Both are lossless formats — meaning identical sound quality. The real differences are compatibility and ecosystem.
FLAC: universal standard.
ALAC: Apple-friendly.
Sound quality: identical.
Both FLAC and ALAC are lossless, meaning they preserve the exact original audio data. The choice is about compatibility, not quality.
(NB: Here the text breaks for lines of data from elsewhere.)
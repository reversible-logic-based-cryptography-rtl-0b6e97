// tb_random_key_gen: checks the key generator at its default size.
//  - reset loads the seed; the key holds while `next` is low;
//  - each step matches an independently written LFSR step;
//  - after 2^16 - 1 steps the key sequence is back at its start;
//  - every one of the 16 key values appears, each about 1/16 of the time.
module tb_random_key_gen;
  import rlgcd_pkg::*;
  import rlgcd_ref_pkg::*;
  localparam logic [15:0] SEED = 16'hACE1;  // the default seed

  logic clk = 1'b0, rst_n = 1'b0, next = 1'b0;
  key_t key;
  int checks = 0, failures = 0;
  int hist [16];
  logic [15:0] model;

  random_key_gen dut (.clk(clk), .rst_n(rst_n), .next(next), .key(key));

  always #5 clk = ~clk;

  initial begin
    repeat (200000) @(posedge clk);
    failures++;
    $display("TB_RESULT checks=%0d failures=%0d", checks, failures);
    $finish;
  end

  initial begin
    foreach (hist[n]) hist[n] = 0;
    repeat (2) @(posedge clk);
    rst_n <= 1'b1;
    @(negedge clk);
    model = SEED;
    checks++;
    if (key !== SEED[3:0]) begin
      failures++;
      $display("FAIL reset key %b", key);
    end
    // hold
    repeat (5) @(negedge clk);
    checks++;
    if (key !== SEED[3:0]) begin
      failures++;
      $display("FAIL key moved without next");
    end
    // full period
    next = 1'b1;
    for (int n = 1; n <= 65535; n++) begin
      @(negedge clk);
      model = lfsr16_step(model);
      hist[key]++;
      if (key !== model[3:0]) begin
        checks++;
        failures++;
        if (failures < 10) $display("FAIL step %0d key %b exp %b", n, key, model[3:0]);
      end
    end
    // the model is back at the seed after a full period, so the key must be too
    checks++;
    if (model !== SEED || key !== SEED[3:0]) begin
      failures++;
      $display("FAIL key after 65535 steps %b", key);
    end
    foreach (hist[n]) begin
      checks++;
      if (hist[n] < 4000 || hist[n] > 4200) begin
        failures++;
        $display("FAIL key %0d seen %0d times", n, hist[n]);
      end
    end
    // reset again mid-sequence
    @(negedge clk);
    rst_n = 1'b0;
    @(negedge clk);
    checks++;
    if (key !== SEED[3:0]) failures++;
    $display("TB_RESULT checks=%0d failures=%0d", checks, failures);
    $finish;
  end
endmodule : tb_random_key_gen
FLAC: general use, cross-platform.
ALAC: Apple devices and iTunes workflows.
| Feature | FLAC | ALAC |
|---|---|---|
| Audio quality | Lossless (identical to source) | Lossless (identical to source) |
| Compatibility | Very wide (many apps/devices) | Best within Apple ecosystem |
| File size | Similar | Similar |
| Open vs proprietary | Open format | Originally Apple, now open source |
| Best use case | Music libraries, archiving | Apple Music / iTunes workflows |
Both FLAC and ALAC reproduce the original audio perfectly. If two files come from the same source, they will sound identical.
FLAC is widely supported across platforms, players, and devices. It is often the default choice for lossless audio outside Apple systems.
ALAC integrates smoothly with Apple software and devices, making it convenient for users in that ecosystem.
This is not a quality decision. It is a compatibility and workflow decision.